La siguieron con la elegancia de un par de borrachos sobre patines. Lucas estaba seguro de que, si alguien estaba grabando eso, se reiría de sí mismo cuando lo viera. En ese momento no tenía tiempo ni humor. Estaba demasiado absorto en el proceso de mover un pie metálico tras otro.

Una sucesión de extraños caracteres, verde fosforescente, aparecieron en el aire frente a él. Algunos cambiaban rápidamente, desapareciendo por la parte inferior del campo de visión, otros permanecían inmóviles.

– ¿Qué es eso? -preguntó.

– ¿El qué?

– Esos símbolos.

– Escritura marciana. No te esfuerces, nadie la entiende totalmente.

– Pero… -aquello no le gustaba a Lucas- puede ser importante. Quizá me esté preguntando: Va apegarse usted un leñazo morrocotudo: ¿cancelar, aceptar o ayuda?
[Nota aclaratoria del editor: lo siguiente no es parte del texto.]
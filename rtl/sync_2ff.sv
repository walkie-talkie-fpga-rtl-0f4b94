// sync_2ff: brings an asynchronous input (the received line, which comes from
// another board's clock domain) into this clock domain through a chain of
// STAGES flip-flops, so a metastable first stage has a full cycle to settle.
// q follows d with a latency of STAGES cycles. Reset clears the chain.
// A synchronizer in front of the receiver follows the original design; its
// two-flip-flop form is chosen here.
module sync_2ff #(
  parameter int STAGES = 2
) (
  input  logic clk,
  input  logic rst,
  input  logic d,
  output logic q
);
  logic [STAGES-1:0] chain;

  always_ff @(posedge clk) begin
    if (rst) chain <= '0;
    else     chain <= {chain[STAGES-2:0], d};
  end
  assign q = chain[STAGES-1];
endmodule
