// tb_sync_2ff: drives a random bit stream and checks that q equals d from two
// clock edges earlier, and that reset clears the chain.
module tb_sync_2ff;
  logic clk = 1'b0;
  always #5 clk = ~clk;
  int checks = 0, failures = 0;

  logic rst, d, q;
  sync_2ff dut (.clk, .rst, .d, .q);

  initial begin
    repeat (5000) @(posedge clk);
    failures++;
    $display("watchdog expired");
    $display("TB_RESULT checks=%0d failures=%0d", checks, failures);
    $finish;
  end

  logic hist [3];
  initial begin
    rst = 1'b1; d = 1'b1;
    repeat (3) @(posedge clk);
    #1 checks++;
    if (q !== 1'b0) failures++;
    rst = 1'b0;
    hist = '{1'b0, 1'b0, 1'b0};
    for (int n = 0; n < 500; n++) begin
      @(negedge clk);
      d = 1'($urandom);
      @(posedge clk);
      hist[2] = hist[1]; hist[1] = hist[0]; hist[0] = d;
      #1;
      if (n >= 2) begin
        checks++;
        if (q !== hist[1]) begin failures++; $display("n=%0d q=%0d expected %0d", n, q, hist[1]); end
      end
    end
    $display("TB_RESULT checks=%0d failures=%0d", checks, failures);
    $finish;
  end
endmodule
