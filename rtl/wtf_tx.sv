// wtf_tx: sends one 128-bit block over a single line with a pulse-width code.
// Frame: a sync of SYNC_LOW cycles low and SYNC_HIGH cycles high, then NBITS
// bits, most significant first, each BIT_LOW cycles low followed by a high
// pulse of ZERO_HIGH cycles for a 0 or ONE_HIGH cycles for a 1. Between frames
// the line idles low, so the end of the last bit's pulse is seen by the
// receiver. At 98 MHz the defaults are 8 us + 8 us for sync, 6 us for a 0 and
// 8 us for a 1: a frame lasts at most 16 + 128*8 = 1040 us.
// start (while not busy) latches block_in and begins the sync; busy stays high
// for the whole frame and done pulses in its last cycle. line is decoded from
// the state register.
// The sync and bit patterns, their timings and sending all 128 bits of a block
// in one frame follow the original design; the idle level, bit order and
// handshake are this design's choices.
module wtf_tx #(
  parameter int SYNC_LOW  = wtf_pkg::SYNC_LOW_CYC,
  parameter int SYNC_HIGH = wtf_pkg::SYNC_HIGH_CYC,
  parameter int BIT_LOW   = wtf_pkg::BIT_LOW_CYC,
  parameter int ZERO_HIGH = wtf_pkg::ZERO_HIGH_CYC,
  parameter int ONE_HIGH  = wtf_pkg::ONE_HIGH_CYC,
  parameter int NBITS     = 128
) (
  input  logic             clk,
  input  logic             rst,
  input  logic [NBITS-1:0] block_in,
  input  logic             start,
  output logic             busy,
  output logic             done,
  output logic             line
);
  typedef enum logic [2:0] {S_IDLE, S_SYNC_L, S_SYNC_H, S_BIT_L, S_BIT_H} state_e;
  localparam int CNT_W = $clog2(SYNC_LOW + SYNC_HIGH + BIT_LOW + ONE_HIGH);
  localparam int BIT_W = $clog2(NBITS);

  state_e           st;
  logic [CNT_W-1:0] cnt;      // cycles left in the current level, minus one
  logic [NBITS-1:0] shreg;
  logic [BIT_W-1:0] bitn;

  assign busy = (st != S_IDLE);
  assign line = (st == S_SYNC_H) || (st == S_BIT_H);

  always_ff @(posedge clk) begin
    if (rst) begin
      st    <= S_IDLE;
      cnt   <= '0;
      shreg <= '0;
      bitn  <= '0;
      done  <= 1'b0;
    end else begin
      done <= 1'b0;
      if (st != S_IDLE && cnt != '0) begin
        cnt <= cnt - 1'b1;
      end else begin
        unique case (st)
          S_IDLE: if (start) begin
            shreg <= block_in;
            bitn  <= '0;
            cnt   <= CNT_W'(SYNC_LOW - 1);
            st    <= S_SYNC_L;
          end
          S_SYNC_L: begin
            cnt <= CNT_W'(SYNC_HIGH - 1);
            st  <= S_SYNC_H;
          end
          S_SYNC_H, S_BIT_H: begin
            if (st == S_BIT_H) begin
              shreg <= shreg << 1;
              bitn  <= bitn + 1'b1;
            end
            if (st == S_BIT_H && bitn == BIT_W'(NBITS - 1)) begin
              st <= S_IDLE;
            end else begin
              cnt <= CNT_W'(BIT_LOW - 1);
              st  <= S_BIT_L;
            end
          end
          S_BIT_L: begin
            cnt <= shreg[NBITS-1] ? CNT_W'(ONE_HIGH - 1) : CNT_W'(ZERO_HIGH - 1);
            st  <= S_BIT_H;
          end
          default: st <= S_IDLE;
        endcase
      end
      if (st == S_BIT_H && cnt == '0 && bitn == BIT_W'(NBITS - 1)) done <= 1'b1;
    end
  end
endmodule
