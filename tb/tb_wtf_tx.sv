// tb_wtf_tx: sends random blocks and an all-ones block and records the line
// as a list of level lengths, which must equal the code worked out here:
// 784 low, 784 high, then per bit (MSB first) 392 low and 196 (0) or 392 (1)
// high, the line low again afterwards. Checks done pulses once per frame, and
// that a whole frame fits in one block period (16 samples at 12 kHz, about
// 1.34 ms = 130,666 cycles at 98 MHz); the all-ones frame takes 1040 us.
// A second instance with NBITS = 8 runs the one-byte-per-frame variant: 8'hFF
// must take 16 + 8*8 = 80 us (7840 cycles), inside one 12 kHz sample period
// (83 us = 8166 cycles).
module tb_wtf_tx;
  logic clk = 1'b0;
  always #5 clk = ~clk;
  int checks = 0, failures = 0;

  logic rst, start, busy, done, line;
  logic [127:0] block_in;
  wtf_tx dut (.clk, .rst, .block_in, .start, .busy, .done, .line);

  logic       start8, busy8, done8, line8;
  logic [7:0] byte_in;
  wtf_tx #(.NBITS(8)) dut8 (.clk, .rst, .block_in (byte_in), .start (start8), .busy (busy8),
                             .done (done8), .line (line8));

  initial begin
    repeat (2_000_000) @(posedge clk);
    failures++;
    $display("watchdog expired");
    $display("TB_RESULT checks=%0d failures=%0d", checks, failures);
    $finish;
  end

  task automatic send(logic [127:0] b);
    int runs [$];
    int exp [$];
    int len, total, dones;
    logic cur;
    exp.push_back(784);
    exp.push_back(784);
    for (int i = 127; i >= 0; i--) begin
      exp.push_back(392);
      exp.push_back(b[i] ? 392 : 196);
    end
    @(negedge clk);
    block_in = b; start = 1'b1;
    @(posedge clk);
    @(negedge clk);
    start = 1'b0;
    block_in = '0;
    cur = 1'b0; len = 1; total = 1; dones = 0;
    forever begin
      @(posedge clk);
      #1;
      if (done) dones++;
      if (!busy) break;
      total++;
      if (line == cur) len++;
      else begin runs.push_back(len); len = 1; cur = line; end
    end
    runs.push_back(len);
    checks += 4;
    if (line !== 1'b0) failures++;
    if (dones != 1) begin failures++; $display("%0d done pulses", dones); end
    if (total > 130666) begin failures++; $display("frame takes %0d cycles", total); end
    if (runs.size() != exp.size()) begin
      failures++; $display("%0d levels, expected %0d", runs.size(), exp.size());
    end else begin
      for (int i = 0; i < exp.size(); i++) begin
        checks++;
        if (runs[i] != exp[i]) begin failures++; $display("level %0d lasts %0d, expected %0d", i, runs[i], exp[i]); end
      end
    end
    if (b == '1) begin
      checks++;
      if (total != 101920) begin failures++; $display("all-ones frame %0d cycles", total); end
    end
    repeat (50) @(posedge clk);
    checks++;
    if (line !== 1'b0) failures++;   // idles low
  endtask

  initial begin
    rst = 1'b1; start = 1'b0; block_in = '0; start8 = 1'b0; byte_in = '0;
    repeat (3) @(posedge clk);
    rst = 1'b0;
    begin
      int t8, highs;
      @(negedge clk);
      byte_in = 8'hff; start8 = 1'b1;
      @(negedge clk);
      start8 = 1'b0;
      t8 = 0; highs = 0;
      while (busy8) begin
        t8++;
        if (line8) highs++;
        @(negedge clk);
      end
      checks += 2;
      if (t8 != 7840) begin failures++; $display("8'hFF frame %0d cycles, expected 7840", t8); end
      if (t8 > 8166 || highs != 784 + 8 * 392) begin failures++; $display("8'hFF high time %0d", highs); end
    end
    send({$urandom, $urandom, $urandom, $urandom});
    send('1);
    send(128'h0);
    send({$urandom, $urandom, $urandom, $urandom});
    $display("TB_RESULT checks=%0d failures=%0d", checks, failures);
    $finish;
  end
endmodule
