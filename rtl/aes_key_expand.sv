// aes_key_expand: AES-128 key expansion, producing the 11 round keys from the
// 128-bit cipher key and holding them for the rounds to read.
// On start, round key 0 is the key itself. Each further key i (1..10) is made
// in 7 cycles: the four bytes of RotWord(w3) are sent one per cycle to an
// S-box block RAM (two-cycle latency), then temp = SubWord ^ {rcon,24'h0},
// w0' = w0 ^ temp, w1' = w1 ^ w0', w2' = w2 ^ w1', w3' = w3 ^ w2'. rcon starts
// at 01 and is doubled in GF(2^8) each key. done pulses one cycle after the
// last key is stored, 71 cycles after start. round_key is the stored key
// selected by round_idx (combinational read); keys stay valid until the next
// start. start is ignored while busy.
// Eleven round keys from the 128-bit key follow the original design; the
// sequential 7-cycle schedule and storing all keys are this design's choices.
module aes_key_expand (
  input  logic         clk,
  input  logic         rst,
  input  logic         start,
  input  logic [127:0] key,
  input  logic [3:0]   round_idx,
  output logic [127:0] round_key,
  output logic         busy,
  output logic         done
);
  import aes_pkg::*;

  logic [127:0] rk [NR+1];
  logic [127:0] cur;        // key being extended
  logic [3:0]   kidx;       // index of the key being made
  logic [2:0]   ph;         // phase within one key step
  logic [7:0]   rcon;
  logic [31:0]  sub_word;
  logic [31:0]  rot_word;
  logic [7:0]   rom_addr, rom_data;
  logic [127:0] next_key;

  assign rot_word = {cur[23:0], cur[31:24]};
  assign rom_addr = rot_word[31-8*ph[1:0] -: 8];

  aes_sbox_rom #(.INVERSE(1'b0)) u_rom (
    .clk  (clk),
    .addr (rom_addr),
    .data (rom_data)
  );

  always_comb begin
    logic [31:0] t, w0, w1, w2, w3;
    t  = sub_word ^ {rcon, 24'h0};
    w0 = cur[127:96] ^ t;
    w1 = cur[95:64]  ^ w0;
    w2 = cur[63:32]  ^ w1;
    w3 = cur[31:0]   ^ w2;
    next_key = {w0, w1, w2, w3};
  end

  assign round_key = (round_idx <= 4'(NR)) ? rk[round_idx] : '0;

  always_ff @(posedge clk) begin
    if (rst) begin
      busy     <= 1'b0;
      done     <= 1'b0;
      kidx     <= '0;
      ph       <= '0;
      rcon     <= 8'h01;
      cur      <= '0;
      sub_word <= '0;
      rk       <= '{default: '0};
    end else begin
      done <= 1'b0;
      if (!busy) begin
        if (start) begin
          busy  <= 1'b1;
          rk[0] <= key;
          cur   <= key;
          kidx  <= 4'd1;
          ph    <= '0;
          rcon  <= 8'h01;
        end
      end else begin
        // results of the lookups issued in phases 0..3 arrive in phases 2..5
        if (ph >= 3'd2 && ph <= 3'd5)
          sub_word[31-8*(int'(ph)-2) -: 8] <= rom_data;
        if (ph == 3'd6) begin
          rk[kidx] <= next_key;
          cur      <= next_key;
          rcon     <= xtime(rcon);
          ph       <= '0;
          if (kidx == 4'(NR)) begin
            busy <= 1'b0;
            done <= 1'b1;
          end
          kidx <= kidx + 4'd1;
        end else begin
          ph <= ph + 3'd1;
        end
      end
    end
  end
endmodule
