// tb_aes_key_expand: expands the FIPS-197 Appendix A.1 key and random keys and
// compares all 11 round keys with the reference expansion (and round keys 1
// and 10 with the published values); checks done comes 71 cycles after start.
module tb_aes_key_expand;
  import tb_aes_ref_pkg::*;
  logic clk = 1'b0;
  always #5 clk = ~clk;
  int checks = 0, failures = 0;

  logic rst, start, busy, done;
  logic [127:0] key, round_key;
  logic [3:0] round_idx;
  aes_key_expand dut (.clk, .rst, .start, .key, .round_idx, .round_key, .busy, .done);

  initial begin
    repeat (20000) @(posedge clk);
    failures++;
    $display("watchdog expired");
    $display("TB_RESULT checks=%0d failures=%0d", checks, failures);
    $finish;
  end

  task automatic run(logic [127:0] k);
    keys_t exp = expand(k);
    int cyc;
    @(negedge clk);
    key = k; start = 1'b1;
    @(negedge clk);
    start = 1'b0;
    cyc = 1;
    while (!done) begin @(negedge clk); cyc++; end
    checks++;
    if (cyc != 71) begin failures++; $display("latency %0d, expected 71", cyc); end
    for (int r = 0; r <= 10; r++) begin
      round_idx = 4'(r);
      #1;
      checks++;
      if (round_key !== exp[r]) begin failures++; $display("key %0d: %032h expected %032h", r, round_key, exp[r]); end
    end
  endtask

  initial begin
    rst = 1'b1; start = 1'b0; key = '0; round_idx = '0;
    repeat (3) @(posedge clk);
    rst = 1'b0;
    run(128'h2b7e151628aed2a6abf7158809cf4f3c);
    round_idx = 4'd1; #1 checks++;
    if (round_key !== 128'ha0fafe1788542cb123a339392a6c7605) failures++;
    round_idx = 4'd10; #1 checks++;
    if (round_key !== 128'hd014f9a8c9ee2589e13f0cc8b6630ca6) failures++;
    for (int n = 0; n < 5; n++) run({$urandom, $urandom, $urandom, $urandom});
    $display("TB_RESULT checks=%0d failures=%0d", checks, failures);
    $finish;
  end
endmodule
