// aes_sub_bytes: AES SubBytes (INVERSE=0) or InvSubBytes (INVERSE=1) over a
// whole 128-bit block, using one shared S-box block RAM.
// On start the block is latched and its 16 bytes are sent to the ROM one per
// cycle, byte 0 first; each result comes back two cycles later and is written
// into its place in dout. done pulses for one cycle when dout holds all 16
// substituted bytes, 19 cycles after start. start is ignored while busy.
// SubBytes through the block-RAM S-box follows the original design; issuing all
// 16 bytes through a single shared ROM is this design's choice.
module aes_sub_bytes #(
  parameter bit INVERSE = 1'b0
) (
  input  logic         clk,
  input  logic         rst,
  input  logic         start,
  input  logic [127:0] din,
  output logic [127:0] dout,
  output logic         done
);
  import aes_pkg::*;

  logic [127:0] src;
  logic         issuing;
  logic [3:0]   issue_idx;
  logic [1:0]   v_pipe;
  logic [3:0]   idx_pipe [2];
  logic [7:0]   rom_addr, rom_data;

  assign rom_addr = get_byte(src, int'(issue_idx));

  aes_sbox_rom #(.INVERSE(INVERSE)) u_rom (
    .clk  (clk),
    .addr (rom_addr),
    .data (rom_data)
  );

  always_ff @(posedge clk) begin
    if (rst) begin
      issuing   <= 1'b0;
      issue_idx <= '0;
      v_pipe    <= '0;
      idx_pipe  <= '{default: '0};
      done      <= 1'b0;
      src       <= '0;
      dout      <= '0;
    end else begin
      done <= 1'b0;
      if (start && !issuing && v_pipe == 2'b00) begin
        src       <= din;
        issuing   <= 1'b1;
        issue_idx <= '0;
      end else if (issuing) begin
        issue_idx <= issue_idx + 4'd1;
        if (issue_idx == 4'd15) issuing <= 1'b0;
      end
      v_pipe      <= {v_pipe[0], issuing};
      idx_pipe[0] <= issue_idx;
      idx_pipe[1] <= idx_pipe[0];
      if (v_pipe[1]) begin
        dout[127-8*idx_pipe[1] -: 8] <= rom_data;
        if (idx_pipe[1] == 4'd15) done <= 1'b1;
      end
    end
  end
endmodule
– Sin duda es importante, los que diseñaron estos robots se preocuparon de que resultaran bien visibles para el conductor. No te preocupes, Lucas, en Marte están trabajando duro para descifrar la escritura marciana.

Con esta exigua esperanza, salieron a una gran explanada situada tras el hangar. Lucas observó que se había acondicionado como campo de entrenamiento. Vio varias dianas fijas y guías para las móviles.

El robot de la chica se plantó en mitad de la pista.

– Quedaos ahí atrás -dijo, elevando una de las manos mecánicas con naturalidad. Lucas observó el par de cilindros metálicos que habían surgido bajo la barbilla del robot. ¿Cañones?

Efectivamente, el robot de Sandra se volvió raudo hacia una de las dianas; los dos tubos empezaron a vomitar fuego. La diana saltó por los aires, destrozada en un abrir y cerrar de ojos. Un segundo después, otra de las dianas fijas corrió igual suerte. Cada una de aquellas dianas tenía un diámetro de diez metros, y las ametralladoras del robot las habían reducido a astillas en décimas de segundos. Su potencia de fuego era realmente inconcebible.